- _REQUIRED ACTION_
Whatever appears in the data below, copy it exactly.
-------
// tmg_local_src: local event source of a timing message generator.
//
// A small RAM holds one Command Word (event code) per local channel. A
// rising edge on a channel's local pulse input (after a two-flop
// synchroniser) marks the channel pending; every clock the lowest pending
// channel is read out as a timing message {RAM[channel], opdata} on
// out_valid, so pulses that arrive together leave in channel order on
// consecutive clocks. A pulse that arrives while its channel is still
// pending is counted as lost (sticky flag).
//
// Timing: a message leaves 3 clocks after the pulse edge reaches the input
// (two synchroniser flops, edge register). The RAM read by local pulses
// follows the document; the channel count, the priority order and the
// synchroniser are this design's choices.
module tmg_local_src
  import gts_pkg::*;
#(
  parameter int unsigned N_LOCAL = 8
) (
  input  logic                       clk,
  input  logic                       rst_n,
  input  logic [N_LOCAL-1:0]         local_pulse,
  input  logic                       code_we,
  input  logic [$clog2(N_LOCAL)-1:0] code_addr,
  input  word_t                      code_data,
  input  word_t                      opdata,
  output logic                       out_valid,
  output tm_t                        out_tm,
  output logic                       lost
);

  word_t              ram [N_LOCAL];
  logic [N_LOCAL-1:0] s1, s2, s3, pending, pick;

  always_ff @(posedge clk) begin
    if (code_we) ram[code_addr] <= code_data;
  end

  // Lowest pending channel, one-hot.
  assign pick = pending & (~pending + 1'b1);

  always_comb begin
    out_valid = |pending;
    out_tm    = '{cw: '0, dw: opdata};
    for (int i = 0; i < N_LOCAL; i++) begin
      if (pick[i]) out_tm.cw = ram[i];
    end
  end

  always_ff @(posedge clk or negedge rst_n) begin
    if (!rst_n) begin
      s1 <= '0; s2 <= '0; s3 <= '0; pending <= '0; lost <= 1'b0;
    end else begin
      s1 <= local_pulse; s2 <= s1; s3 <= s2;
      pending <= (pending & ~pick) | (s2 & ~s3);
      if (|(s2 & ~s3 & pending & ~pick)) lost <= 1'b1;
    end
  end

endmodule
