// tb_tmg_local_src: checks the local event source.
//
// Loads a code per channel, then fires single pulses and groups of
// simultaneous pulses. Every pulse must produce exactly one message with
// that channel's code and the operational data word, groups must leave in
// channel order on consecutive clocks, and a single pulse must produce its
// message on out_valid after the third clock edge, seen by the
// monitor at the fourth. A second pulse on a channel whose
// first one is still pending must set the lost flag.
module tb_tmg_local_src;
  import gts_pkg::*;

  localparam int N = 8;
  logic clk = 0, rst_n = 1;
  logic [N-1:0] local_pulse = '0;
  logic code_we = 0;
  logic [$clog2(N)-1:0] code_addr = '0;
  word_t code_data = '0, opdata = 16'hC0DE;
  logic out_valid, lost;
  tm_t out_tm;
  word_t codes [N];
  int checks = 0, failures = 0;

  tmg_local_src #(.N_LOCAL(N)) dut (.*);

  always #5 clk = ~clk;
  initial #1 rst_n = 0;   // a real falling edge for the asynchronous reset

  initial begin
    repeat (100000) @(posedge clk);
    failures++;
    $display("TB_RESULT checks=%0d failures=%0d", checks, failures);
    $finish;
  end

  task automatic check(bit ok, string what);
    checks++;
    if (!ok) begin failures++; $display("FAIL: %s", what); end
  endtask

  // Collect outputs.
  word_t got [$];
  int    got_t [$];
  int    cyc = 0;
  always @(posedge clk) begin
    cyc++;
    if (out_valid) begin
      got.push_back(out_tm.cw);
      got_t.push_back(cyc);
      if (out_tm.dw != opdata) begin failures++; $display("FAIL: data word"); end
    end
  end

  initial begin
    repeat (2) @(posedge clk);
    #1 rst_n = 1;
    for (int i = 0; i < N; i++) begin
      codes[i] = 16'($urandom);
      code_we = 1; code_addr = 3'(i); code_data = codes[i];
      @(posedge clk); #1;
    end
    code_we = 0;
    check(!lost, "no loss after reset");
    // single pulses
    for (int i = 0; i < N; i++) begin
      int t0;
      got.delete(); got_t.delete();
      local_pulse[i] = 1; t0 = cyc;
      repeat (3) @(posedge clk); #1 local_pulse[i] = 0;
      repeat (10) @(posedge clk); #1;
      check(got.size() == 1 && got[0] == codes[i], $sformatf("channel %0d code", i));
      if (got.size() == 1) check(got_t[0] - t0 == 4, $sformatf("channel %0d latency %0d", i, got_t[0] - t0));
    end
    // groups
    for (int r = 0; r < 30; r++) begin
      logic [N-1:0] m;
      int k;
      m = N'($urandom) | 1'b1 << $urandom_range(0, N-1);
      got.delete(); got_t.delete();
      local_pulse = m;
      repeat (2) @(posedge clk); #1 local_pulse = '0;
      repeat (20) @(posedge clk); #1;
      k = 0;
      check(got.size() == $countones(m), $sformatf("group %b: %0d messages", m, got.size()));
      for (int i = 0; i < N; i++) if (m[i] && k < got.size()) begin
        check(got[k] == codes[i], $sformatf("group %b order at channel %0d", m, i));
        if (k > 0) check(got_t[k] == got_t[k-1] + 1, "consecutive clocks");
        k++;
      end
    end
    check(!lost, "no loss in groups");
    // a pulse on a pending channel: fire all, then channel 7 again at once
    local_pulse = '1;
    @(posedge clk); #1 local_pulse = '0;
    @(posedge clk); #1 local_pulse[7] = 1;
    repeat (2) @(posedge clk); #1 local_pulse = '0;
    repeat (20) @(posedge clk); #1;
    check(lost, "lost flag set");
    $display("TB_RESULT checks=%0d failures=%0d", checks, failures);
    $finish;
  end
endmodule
-------
- _FINAL ANSWER_
// tmg_local_src: local event source of a timing message generator.
//
// A small RAM holds one Command Word (event code) per local channel. A
// rising edge on a channel's local pulse input (after a two-flop
// synchroniser) marks the channel pending; every clock the lowest pending
// channel is read out as a timing message {RAM[channel], opdata} on
// out_valid, so pulses that arrive together leave in channel order on
// consecutive clocks. A pulse that arrives while its channel is still
// pending is counted as lost (sticky flag).
//
// Timing: a message leaves 3 clocks after the pulse edge reaches the input
// (two synchroniser flops, edge register). The RAM read by local pulses
// follows the document; the channel count, the priority order and the
// synchroniser are this design's choices.
module tmg_local_src
  import gts_pkg::*;
#(
  parameter int unsigned N_LOCAL = 8
) (
  input  logic                       clk,
  input  logic                       rst_n,
  input  logic [N_LOCAL-1:0]         local_pulse,
  input  logic                       code_we,
  input  logic [$clog2(N_LOCAL)-1:0] code_addr,
  input  word_t                      code_data,
  input  word_t                      opdata,
  output logic                       out_valid,
  output tm_t                        out_tm,
  output logic                       lost
);

  word_t              ram [N_LOCAL];
  logic [N_LOCAL-1:0] s1, s2, s3, pending, pick;

  always_ff @(posedge clk) begin
    if (code_we) ram[code_addr] <= code_data;
  end

  // Lowest pending channel, one-hot.
  assign pick = pending & (~pending + 1'b1);

  always_comb begin
    out_valid = |pending;
    out_tm    = '{cw: '0, dw: opdata};
    for (int i = 0; i < N_LOCAL; i++) begin
      if (pick[i]) out_tm.cw = ram[i];
    end
  end

  always_ff @(posedge clk or negedge rst_n) begin
    if (!rst_n) begin
      s1 <= '0; s2 <= '0; s3 <= '0; pending <= '0; lost <= 1'b0;
    end else begin
      s1 <= local_pulse; s2 <= s1; s3 <= s2;
      pending <= (pending & ~pick) | (s2 & ~s3);
      if (|(s2 & ~s3 & pending & ~pick)) lost <= 1'b1;
    end
  end

endmodule
// tb_tmg_local_src: checks the local event source.
//
// Loads a code per channel, then fires single pulses and groups of
// simultaneous pulses. Every pulse must produce exactly one message with
// that channel's code and the operational data word, groups must leave in
// channel order on consecutive clocks, and a single pulse must produce its
// message on out_valid after the third clock edge, seen by the
// monitor at the fourth. A second pulse on a channel whose
// first one is still pending must set the lost flag.
module tb_tmg_local_src;
  import gts_pkg::*;

  localparam int N = 8;
  logic clk = 0, rst_n = 1;
  logic [N-1:0] local_pulse = '0;
  logic code_we = 0;
  logic [$clog2(N)-1:0] code_addr = '0;
  word_t code_data = '0, opdata = 16'hC0DE;
  logic out_valid, lost;
  tm_t out_tm;
  word_t codes [N];
  int checks = 0, failures = 0;

  tmg_local_src #(.N_LOCAL(N)) dut (.*);

  always #5 clk = ~clk;
  initial #1 rst_n = 0;   // a real falling edge for the asynchronous reset

  initial begin
    repeat (100000) @(posedge clk);
    failures++;
    $display("TB_RESULT checks=%0d failures=%0d", checks, failures);
    $finish;
  end

  task automatic check(bit ok, string what);
    checks++;
    if (!ok) begin failures++; $display("FAIL: %s", what); end
  endtask

  // Collect outputs.
  word_t got [$];
  int    got_t [$];
  int    cyc = 0;
  always @(posedge clk) begin
    cyc++;
    if (out_valid) begin
      got.push_back(out_tm.cw);
      got_t.push_back(cyc);
      if (out_tm.dw != opdata) begin failures++; $display("FAIL: data word"); end
    end
  end

  initial begin
    repeat (2) @(posedge clk);
    #1 rst_n = 1;
    for (int i = 0; i < N; i++) begin
      codes[i] = 16'($urandom);
      code_we = 1; code_addr = 3'(i); code_data = codes[i];
      @(posedge clk); #1;
    end
    code_we = 0;
    check(!lost, "no loss after reset");
    // single pulses
    for (int i = 0; i < N; i++) begin
      int t0;
      got.delete(); got_t.delete();
      local_pulse[i] = 1; t0 = cyc;
      repeat (3) @(posedge clk); #1 local_pulse[i] = 0;
      repeat (10) @(posedge clk); #1;
      check(got.size() == 1 && got[0] == codes[i], $sformatf("channel %0d code", i));
      if (got.size() == 1) check(got_t[0] - t0 == 4, $sformatf("channel %0d latency %0d", i, got_t[0] - t0));
    end
    // groups
    for (int r = 0; r < 30; r++) begin
      logic [N-1:0] m;
      int k;
      m = N'($urandom) | 1'b1 << $urandom_range(0, N-1);
      got.delete(); got_t.delete();
      local_pulse = m;
      repeat (2) @(posedge clk); #1 local_pulse = '0;
      repeat (20) @(posedge clk); #1;
      k = 0;
      check(got.size() == $countones(m), $sformatf("group %b: %0d messages", m, got.size()));
      for (int i = 0; i < N; i++) if (m[i] && k < got.size()) begin
        check(got[k] == codes[i], $sformatf("group %b order at channel %0d", m, i));
        if (k > 0) check(got_t[k] == got_t[k-1] + 1, "consecutive clocks");
        k++;
      end
    end
    check(!lost, "no loss in groups");
    // a pulse on a pending channel: fire all, then channel 7 again at once
    local_pulse = '1;
    @(posedge clk); #1 local_pulse = '0;
    @(posedge clk); #1 local_pulse[7] = 1;
    repeat (2) @(posedge clk); #1 local_pulse = '0;
    repeat (20) @(posedge clk); #1;
    check(lost, "lost flag set");
    $display("TB_RESULT checks=%0d failures=%0d", checks, failures);
    $finish;
  end
endmodule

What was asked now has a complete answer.